Narro como sinto – Capítulo 20

A Certeza no Sertão de Bruxaxá
A
vida dos habitantes do Sertão de Bruxaxá, narrada por Mário Carneiro da Costa
no primoroso livro “Histórias do meu Avô”, é marcada pela certeza.
Os
personagens carregam nas suas atitudes e falas a convicção de que possuem a fé
de que todos somos filhos de Deus. São movidos pelo sentimento de justiça
amorosa. Só deve julgar quem possui um coração amoroso. A aplicação de uma
norma por uma máquina, filha do homem, nunca será mais justa do que a aplicada
pelo filho de Deus. Esta é a certeza.
Até
o acobertamento do nome do pai
de uma criança é narrado no
clima em que se busca a solução mediante um mal menor. Um irmão solteiro assume
a paternidade para salvar o casamento do verdadeiro pai da criança, gerada em
um momento de paixão incontrolável, fora do casamento celebrado na presença do
Altíssimo. Tudo é mantido em rigoroso
segredo, só há pouco revelado,
quando todos os personagens estão dormindo a eternidade nas nuvens e seus
corpos já alimentaram o ciclo da vida na terra.
Observe,
não é só o casamento que se busca salvar. Mas, principalmente, preservar a
família de um trauma causado pelo acaso de um ato impensado em sua plenitude. Em decorrência do acerto, a criança foi protegida e
acolhida pela família do pai legal.
Hoje,
tal atitude poderia ser taxada de hipocrisia. Vivemos um tempo em que
prevalecem os tambores da incerteza. Portanto, nada haveria a ser salvo, a menos que o nome do verdadeiro pai
fosse revelado. As consequências desta
revelação seriam sofridas por todos os envolvidos, direta ou
indiretamente.
Os
valores morais existentes no Sertão de Bruxaxá, tais como lealdade, fidelidade
e companheirismo, hoje, são
muitas vezes desprezados em nome de uma ética formal.
Inclusive
o próprio significado original de ética, tratado por diversos filósofos ao
longo dos séculos e sofrendo modificações próprias de todo conceito
condicionado ao processo histórico, vem se perdendo. Todavia, em sua essência,
levar uma vida ética pode ser encontrado no adágio budista: “se podemos ajudar
os outros, devemos ajudar; se não, devemos pelo menos não os prejudicar”.
E
era exatamente essa a ética
vivida pelos habitantes do Sertão de Bruxaxá, nos tempos em que a certeza da
validade dos valores amorosos iluminava a vida de todos, em oposição ao medo
vigente na era dos objetivos incertos.
Já
testemunhava São João, o apóstolo: "O medo é o contrário do amor".
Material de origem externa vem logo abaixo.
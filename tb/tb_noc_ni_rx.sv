// tb_noc_ni_rx: self-checking test of the receiving Network Interface.
//
// A channel sender model delivers packets (header, payload, pad word when the
// payload is even) with the 2-phase handshake; a Wishbone slave model ACKs
// each write after a random wait. The test checks every write against the
// packet it came from: address = sender node, data in order, CTI 3'b010 then
// 3'b111 on the last word. Pad words must not reach the bus, and the channel
// must stay unacknowledged while the slave stalls.
module tb_noc_ni_rx;
  import noc_pkg::*;

  logic        clk = 1'b0;
  logic        rst_n = 1'b0;
  chan_fwd_t   in_fwd;
  logic        in_ack;
  logic        wb_cyc_o, wb_stb_o, wb_we_o;
  logic [31:0] wb_adr_o, wb_dat_o;
  logic [2:0]  wb_cti_o;
  logic        wb_ack_i;

  int checks = 0, failures = 0;
  int stalls = 0, pads = 0, writes = 0;

  typedef struct { logic [31:0] adr; logic [31:0] dat; logic [2:0] cti; } wr_t;
  wr_t expect_q[$];

  noc_ni_rx dut (.*);

  always #5 clk = ~clk;

  task automatic check(input bit ok, input string what);
    checks++;
    if (!ok) begin
      failures++;
      $display("FAIL %s at %0t", what, $time);
    end
  endtask

  // Wishbone slave: random wait states, checks each write.
  initial begin
    wb_ack_i = 1'b0;
    forever begin
      @(negedge clk);
      wb_ack_i = 1'b0;
      if (wb_cyc_o && wb_stb_o) begin
        int w;
        w = $urandom_range(0, 3);
        for (int k = 0; k < w; k++) begin
          logic a0;
          a0 = in_ack;
          stalls++;
          @(negedge clk);
          check(in_ack == a0, "channel held while slave stalls");
        end
        check(expect_q.size() > 0, "unexpected write");
        if (expect_q.size() > 0) begin
          wr_t e;
          e = expect_q.pop_front();
          check(wb_we_o && wb_adr_o == e.adr && wb_dat_o == e.dat && wb_cti_o == e.cti,
                $sformatf("write adr %h dat %h cti %b, exp %h %h %b",
                          wb_adr_o, wb_dat_o, wb_cti_o, e.adr, e.dat, e.cti));
        end
        writes++;
        wb_ack_i = 1'b1;
      end
    end
  end

  task automatic send_stu(input stu_t d);
    in_fwd.data = d;
    in_fwd.req  = ~in_fwd.req;
    while (in_ack != in_fwd.req) @(posedge clk);
    #1;
    repeat ($urandom_range(0, 2)) @(negedge clk);
  endtask

  initial begin
    #2000000;
    failures++;
    $display("watchdog expired");
    $display("TB_RESULT checks=%0d failures=%0d", checks, failures);
    $finish;
  end

  initial begin
    in_fwd = '0;
    repeat (3) @(negedge clk);
    rst_n = 1'b1;
    @(negedge clk);
    for (int p = 0; p < 200; p++) begin
      header_t h;
      int len;
      len = $urandom_range(0, 7);
      h = '0;
      h.src_x = 4'($urandom_range(0, 15));
      h.src_y = 4'($urandom_range(0, 15));
      h.len = 8'(len);
      send_stu(stu_t'(h));
      for (int k = 0; k < len; k++) begin
        wr_t e;
        e.adr = {24'h0, h.src_y, h.src_x};
        e.dat = $urandom();
        e.cti = (k == len - 1) ? 3'b111 : 3'b010;
        expect_q.push_back(e);
        send_stu(e.dat);
      end
      if (len % 2 == 0) begin
        pads++;
        send_stu(32'hDEAD_0000 | 32'(p));
      end
    end
    repeat (10) @(negedge clk);
    check(expect_q.size() == 0, "all writes done");
    check(stalls > 0 && pads > 0, "stalls and pad words exercised");
    $display("writes=%0d stalls=%0d pads=%0d", writes, stalls, pads);
    $display("TB_RESULT checks=%0d failures=%0d", checks, failures);
    $finish;
  end

endmodule
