// noc_ni_tx: send half of a Network Interface, from a Wishbone master to the NoC.
//
// A data-generating functional unit writes a burst to this Wishbone slave. The
// first write's address names the destination node (bits [3:0] its x,
// bits [7:4] its y). Words are acknowledged in the same cycle as their strobe
// and collected in a buffer until the burst ends: a cycle type other than
// "incrementing burst" (CTI 3'b010), the buffer holding MAX_DATA words, or CYC
// dropping. The interface then sends one packet on its outgoing channel: a
// header with the relative distance dX = dest_x - MY_X, dY = dest_y - MY_Y,
// the sender coordinates and the payload length, followed by the payload. An
// even payload gets one pad word so the packet length (header + data) is even,
// as the source design's 2-phase node requires. While a packet is being sent
// the slave holds off new writes by withholding ACK (throttling).
// The source design says only that the interface translates Wishbone to the
// NoC protocol; buffering whole bursts, the address map and the header layout
// are this design's choices. Writes only: functional units send, not fetch.
//
// Interface: Wishbone B3 slave (cyc, stb, we, adr, dat, cti, ack) and one
// outgoing 2-phase channel (out_fwd, out_ack) to the node's Destination input.
// Timing: one word per clock while collecting; then header + (len | 1) STUs,
// each waiting for the previous one's acknowledge.
module noc_ni_tx
  import noc_pkg::*;
#(
  parameter int unsigned MAX_DATA = 7,   // payload words per packet
  parameter int unsigned MY_X     = 0,
  parameter int unsigned MY_Y     = 0
) (
  input  logic        clk,
  input  logic        rst_n,
  // Wishbone slave
  input  logic        wb_cyc_i,
  input  logic        wb_stb_i,
  input  logic        wb_we_i,
  input  logic [31:0] wb_adr_i,
  input  logic [31:0] wb_dat_i,
  input  logic [2:0]  wb_cti_i,
  output logic        wb_ack_o,
  // outgoing channel
  output chan_fwd_t   out_fwd,
  input  logic        out_ack
);

  localparam int unsigned CNT_W = $clog2(MAX_DATA + 2);

  typedef enum logic {S_COLLECT, S_SEND} state_e;

  state_e             state_q;
  stu_t               buf_q [MAX_DATA];
  logic [CNT_W-1:0]   cnt_q;     // payload words collected
  logic [CNT_W-1:0]   pos_q;     // STU being sent: 0 = header, k = data k
  logic [COORD_W-1:0] dst_x_q, dst_y_q;
  chan_fwd_t          out_q;

  logic       take, burst_end, chan_free;
  logic [CNT_W-1:0] wlen;
  header_t    hdr;
  stu_t       next_stu;

  assign out_fwd   = out_q;
  assign chan_free = (out_q.req == out_ack);
  assign take      = (state_q == S_COLLECT) && wb_cyc_i && wb_stb_i && wb_we_i;
  assign wb_ack_o  = take;
  assign burst_end = (wb_cti_i != 3'b010) || (cnt_q == CNT_W'(MAX_DATA - 1));
  assign wlen      = cnt_q | CNT_W'(1);

  always_comb begin
    hdr       = '0;
    hdr.dx    = DELTA_W'(signed'({1'b0, dst_x_q}) - signed'({1'b0, COORD_W'(MY_X)}));
    hdr.dy    = DELTA_W'(signed'({1'b0, dst_y_q}) - signed'({1'b0, COORD_W'(MY_Y)}));
    hdr.src_x = COORD_W'(MY_X);
    hdr.src_y = COORD_W'(MY_Y);
    hdr.len   = LEN_W'(cnt_q);
    next_stu  = stu_t'(hdr);
    if (pos_q != '0) begin
      next_stu = '0;                                   // pad word
      for (int k = 0; k < MAX_DATA; k++)
        if (pos_q == CNT_W'(k + 1) && pos_q <= cnt_q) next_stu = buf_q[k];
    end
  end

  always_ff @(posedge clk or negedge rst_n) begin
    if (!rst_n) begin
      state_q <= S_COLLECT;
      cnt_q   <= '0;
      pos_q   <= '0;
      dst_x_q <= '0;
      dst_y_q <= '0;
      out_q   <= '0;
      for (int k = 0; k < MAX_DATA; k++) buf_q[k] <= '0;
    end else begin
      case (state_q)
        S_COLLECT: begin
          if (take) begin
            buf_q[cnt_q[$clog2(MAX_DATA)-1:0]] <= wb_dat_i;
            cnt_q <= cnt_q + 1'b1;
            if (cnt_q == '0) begin
              dst_x_q <= wb_adr_i[COORD_W-1:0];
              dst_y_q <= wb_adr_i[2*COORD_W-1:COORD_W];
            end
            if (burst_end) begin
              state_q <= S_SEND;
              pos_q   <= '0;
            end
          end else if (!wb_cyc_i && cnt_q != '0) begin
            state_q <= S_SEND;                         // burst cut short
            pos_q   <= '0;
          end
        end
        S_SEND: begin
          if (chan_free) begin
            out_q.req  <= ~out_q.req;
            out_q.data <= next_stu;
            if (pos_q == wlen) begin
              state_q <= S_COLLECT;
              cnt_q   <= '0;
            end else begin
              pos_q <= pos_q + 1'b1;
            end
          end
        end
        default: state_q <= S_COLLECT;
      endcase
    end
  end

  // Wishbone rule: a master holds its request until it is acknowledged.
  a_wb_hold: assert property (@(posedge clk) disable iff (!rst_n)
    (wb_cyc_i && wb_stb_i && !wb_ack_o) |=>
      (wb_stb_i && $stable(wb_adr_i) && $stable(wb_dat_i) && $stable(wb_cti_i)));
  a_write_only: assert property (@(posedge clk) disable iff (!rst_n)
    (wb_cyc_i && wb_stb_i) |-> wb_we_i);

endmodule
Quem ama busca a conciliação diante dos conflitos de interesses e opiniões, de
visões conflitantes. Quem ama busca as reformas possíveis nas instituições e
nos costumes, de forma gradual e
segura.
Os
partidários do medo, diante de todas as incertezas, querem impor pela força e
pelo ódio um padrão formal de verdade. É bom lembrar que, em nome da Igualdade,
da Liberdade e da Fraternidade, no final prevaleceu o terror que os
revolucionários franceses impuseram aos outros e, posteriormente, a si mesmos.
No
Sertão de Bruxaxá, a arte da troca era respeitada por todos, e os negociantes
eram vistos como benfeitores. Não à toa, desse sertão surgiram valorosos
políticos paraibanos: Walfredo Leal, três vezes governador do estado e duas
vezes senador; Álvaro Machado, governador por duas vezes e senador por outras
duas, tendo como sucessor seu irmão João Machado; José Américo, duas vezes
governador; Otacílio de Albuquerque, deputado estadual, federal e senador por
duas vezes; Domício Godim, senador, entre tantos outros.
Na
época das incertezas, como são tratados
os políticos? Não custa nada lembrar, embora
seja talvez tarde demais para fazê-lo: os políticos são os agentes da democracia representativa.
Juízes, promotores, policiais ou quaisquer outros agentes nunca poderão substituí-los.